◆ **What to do**
Reproduce the data that follows in its entirety, character for character.

◆ **Working data**
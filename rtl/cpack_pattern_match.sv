// cpack_pattern_match: static pattern detector of the C-Pack compressor.
//
// Compares one 32-bit word with the two static patterns of the scheme:
// zzzz (all four bytes zero) and zzzx (upper three bytes zero, lowest byte
// not zero). The two outputs are mutually exclusive, so a zero word is
// reported only as zzzz. Purely combinational.
//
// The two patterns are those of the C-Pack scheme; reporting a zero word only
// as zzzz (the shorter code) is this design's choice.
module cpack_pattern_match
  import cpack_pkg::*;
(
  input  word_t word,
  output logic  is_zzzz,
  output logic  is_zzzx
);

  logic upper_zero;

  always_comb begin
    upper_zero = (word[31:8] == 24'd0);
    is_zzzz    = upper_zero && (word[7:0] == 8'd0);
    is_zzzx    = upper_zero && (word[7:0] != 8'd0);
  end

endmodule
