// tb_cpack_pattern_match: checks the zzzz / zzzx detector on directed corner
// words and on random words, against a byte-by-byte reference.
module tb_cpack_pattern_match;
  import cpack_pkg::*;

  word_t w;
  logic  is_zzzz, is_zzzx;
  int    checks = 0, failures = 0;

  cpack_pattern_match dut (.word(w), .is_zzzz(is_zzzz), .is_zzzx(is_zzzx));

  task automatic check_word(word_t x);
    bit ez, ex;
    w = x;
    #1;
    ez = (x[31:24] == 0) && (x[23:16] == 0) && (x[15:8] == 0) && (x[7:0] == 0);
    ex = (x[31:24] == 0) && (x[23:16] == 0) && (x[15:8] == 0) && (x[7:0] != 0);
    checks++;
    if (is_zzzz !== ez || is_zzzx !== ex) begin
      failures++;
      $display("FAIL word %h: zzzz %0b zzzx %0b, expected %0b %0b", x, is_zzzz, is_zzzx, ez, ex);
    end
  endtask

  initial begin
    #100000;
    failures++;
    $display("watchdog expired");
    $display("TB_RESULT checks=%0d failures=%0d", checks, failures);
    $finish;
  end

  initial begin
    // Directed: the worked example word 000000AB is zzzx.
    check_word(32'h0000_00AB);
    check_word(32'h0000_0000);
    check_word(32'h0000_0001);
    check_word(32'h0000_0100);
    check_word(32'h0001_0000);
    check_word(32'h8000_0000);
    check_word(32'hFFFF_FFFF);
    for (int i = 0; i < 2000; i++) begin
      automatic word_t x = $urandom;
      case (i % 4)
        0: x[31:8] = '0;
        1: x = '0;
        2: x[31:16] = '0;
        default: ;
      endcase
      check_word(x);
    end
    $display("TB_RESULT checks=%0d failures=%0d", checks, failures);
    $finish;
  end
endmodule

◆ **Task result**
filename rtl/cpack_pattern_match.sv
// cpack_pattern_match: static pattern detector of the C-Pack compressor.
//
// Compares one 32-bit word with the two static patterns of the scheme:
// zzzz (all four bytes zero) and zzzx (upper three bytes zero, lowest byte
// not zero). The two outputs are mutually exclusive, so a zero word is
// reported only as zzzz. Purely combinational.
//
// The two patterns are those of the C-Pack scheme; reporting a zero word only
// as zzzz (the shorter code) is this design's choice.
module cpack_pattern_match
  import cpack_pkg::*;
(
  input  word_t word,
  output logic  is_zzzz,
  output logic  is_zzzx
);

  logic upper_zero;

  always_comb begin
    upper_zero = (word[31:8] == 24'd0);
    is_zzzz    = upper_zero && (word[7:0] == 8'd0);
    is_zzzx    = upper_zero && (word[7:0] != 8'd0);
  end

endmodule
// tb_cpack_pattern_match: checks the zzzz / zzzx detector on directed corner
// words and on random words, against a byte-by-byte reference.
module tb_cpack_pattern_match;
  import cpack_pkg::*;

  word_t w;
  logic  is_zzzz, is_zzzx;
  int    checks = 0, failures = 0;

  cpack_pattern_match dut (.word(w), .is_zzzz(is_zzzz), .is_zzzx(is_zzzx));

  task automatic check_word(word_t x);
    bit ez, ex;
    w = x;
    #1;
    ez = (x[31:24] == 0) && (x[23:16] == 0) && (x[15:8] == 0) && (x[7:0] == 0);
    ex = (x[31:24] == 0) && (x[23:16] == 0) && (x[15:8] == 0) && (x[7:0] != 0);
    checks++;
    if (is_zzzz !== ez || is_zzzx !== ex) begin
      failures++;
      $display("FAIL word %h: zzzz %0b zzzx %0b, expected %0b %0b", x, is_zzzz, is_zzzx, ez, ex);
    end
  endtask

  initial begin
    #100000;
    failures++;
    $display("watchdog expired");
    $display("TB_RESULT checks=%0d failures=%0d", checks, failures);
    $finish;
  end

  initial begin
    // Directed: the worked example word 000000AB is zzzx.
    check_word(32'h0000_00AB);
    check_word(32'h0000_0000);
    check_word(32'h0000_0001);
    check_word(32'h0000_0100);
    check_word(32'h0001_0000);
    check_word(32'h8000_0000);
    check_word(32'hFFFF_FFFF);
    for (int i = 0; i < 2000; i++) begin
      automatic word_t x = $urandom;
      case (i % 4)
        0: x[31:8] = '0;
        1: x = '0;
        2: x[31:16] = '0;
        default: ;
      endcase
      check_word(x);
    end
    $display("TB_RESULT checks=%0d failures=%0d", checks, failures);
    $finish;
  end
endmodule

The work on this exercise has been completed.